City council was also due to vote Tuesday night on a separate ordinance proposal that would ban smoking of all kinds – including cigarettes, cigars, vapes and cannabis – inside apartments with three additional units. However, at the start of the meeting, the board decided to defer that vote until next month, citing the need to further verify the details of the proposal.

In 2020, California Governor Gavin Newsom signed a bill banning the sale of most flavored tobacco products statewide, but the tobacco industry quickly launched a referendum campaign, which suspended the ban until voters decide to pass it in 2022. If approved, the statewide ban will replace similar city ordinances, although cities may implement more stringent regulations .

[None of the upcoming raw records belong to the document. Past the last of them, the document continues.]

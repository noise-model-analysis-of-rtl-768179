// tb_mrmdc442_core: checks the FFT pipeline without the input buffer. Frames
// are applied directly in the pipeline's input order (lane l carries
// x[t + 8l] at frame clock t), back to back and with gaps, including
// full-scale frames; every output is compared bit for bit with the frame
// model in fft442_ref_pkg at the output order the core documents, and the
// 12-clock latency from vin to vout2 is checked.
module tb_mrmdc442_core;
  import fft442_ref_pkg::*;
  localparam int DW = 10, TW = 12, NF = 100, LAT = 12;
  logic clk = 1'b0, rst_n = 1'b0, vin = 1'b0;
  logic signed [DW-1:0] in_re [4], in_im [4];
  logic signed [DW+4:0] out_re [4], out_im [4];
  logic vout1, vout2, sat;
  mrmdc442_core #(.DW(DW), .TW(TW)) dut (.*);
  always #5 clk = ~clk;
  int checks = 0, failures = 0;
  longint cyc = 0;
  always @(posedge clk) cyc <= cyc + 1;

  longint exp_r [NF][32], exp_i [NF][32], first_in [NF];
  int nsent = 0, nrecv = 0, oc = 0, cur = 0;

  task automatic chk(bit ok, string what);
    checks++;
    if (!ok) begin
      failures++;
      if (failures < 10) $display("FAIL %s (cycle %0d)", what, cyc);
    end
  endtask

  always @(negedge clk) begin
    if (rst_n && vout1) begin
      if (vout2) begin
        chk(nrecv < nsent, "frame expected");
        cur = nrecv;
        chk(cyc - first_in[cur] == LAT, $sformatf("latency %0d", cyc - first_in[cur]));
        nrecv++;
        oc = 0;
      end
      for (int j = 0; j < 4; j++) begin
        int k;
        k = out_bin(oc, j);
        chk(out_re[j] == exp_r[cur][k] && out_im[j] == exp_i[cur][k],
            $sformatf("frame %0d X[%0d] got (%0d,%0d) want (%0d,%0d)", cur, k,
                      out_re[j], out_im[j], exp_r[cur][k], exp_i[cur][k]));
      end
      oc++;
    end
  end

  initial begin
    cvec_t xr, xi, Xr, Xi;
    int ns, nt, nm;
    longint mx = (64'sd1 <<< (DW - 1)) - 1;
    for (int j = 0; j < 4; j++) begin in_re[j] = '0; in_im[j] = '0; end
    repeat (2) @(negedge clk);
    rst_n = 1'b1;
    for (int f = 0; f < NF; f++) begin
      int gap;
      for (int n = 0; n < 32; n++) begin
        if (f % 5 == 4) begin
          xr[n] = ($urandom_range(0, 1) != 0) ? mx : -mx - 1;
          xi[n] = ($urandom_range(0, 1) != 0) ? mx : -mx - 1;
        end else begin
          xr[n] = $signed($urandom_range(0, 2 * mx + 1)) - mx - 1;
          xi[n] = $signed($urandom_range(0, 2 * mx + 1)) - mx - 1;
        end
      end
      ns = 0; nt = 0; nm = 0;
      fft32(xr, xi, DW, TW, Xr, Xi, ns, nt, nm);
      for (int k = 0; k < 32; k++) begin exp_r[f][k] = Xr[k]; exp_i[f][k] = Xi[k]; end
      for (int t = 0; t < 8; t++) begin
        vin <= 1'b1;
        for (int l = 0; l < 4; l++) begin
          in_re[l] <= DW'(xr[t + 8*l]);
          in_im[l] <= DW'(xi[t + 8*l]);
        end
        if (t == 0) first_in[f] = cyc;
        @(negedge clk);
      end
      nsent++;
      gap = (f % 3 == 0) ? 0 : $urandom_range(1, 9);
      repeat (gap) begin vin <= 1'b0; @(negedge clk); end
    end
    vin <= 1'b0;
    repeat (LAT + 10) @(negedge clk);
    chk(nrecv == NF, $sformatf("frames out %0d", nrecv));
    $display("TB_RESULT checks=%0d failures=%0d", checks, failures);
    $finish;
  end

  initial begin
    repeat (NF * 20 + 200) @(posedge clk);
    failures++;
    $display("watchdog expired");
    $display("TB_RESULT checks=%0d failures=%0d", checks, failures);
    $finish;
  end
endmodule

In the meantime, San Jose is joining more than 100 cities across California to pass their own bans.

At Tuesday night’s meeting, city council heard from more than 50 San José residents and advocates, including teachers, doctors, teens and parents, the majority of whom have expressed strong support for the tobacco ban. flavored.

Dr Phil Gardiner, co-chair of the African American Tobacco Control Leadership Council, told the council that ending the sale of menthol cigarettes would save the lives of black residents who have historically been the target of the tobacco industry.

“It has become clear that menthol cigarettes and flavored little cigars are the main contributor to death and illness in the black community,” he said. “… This has been going on for about 30 years and you are lucky enough to stop it here.”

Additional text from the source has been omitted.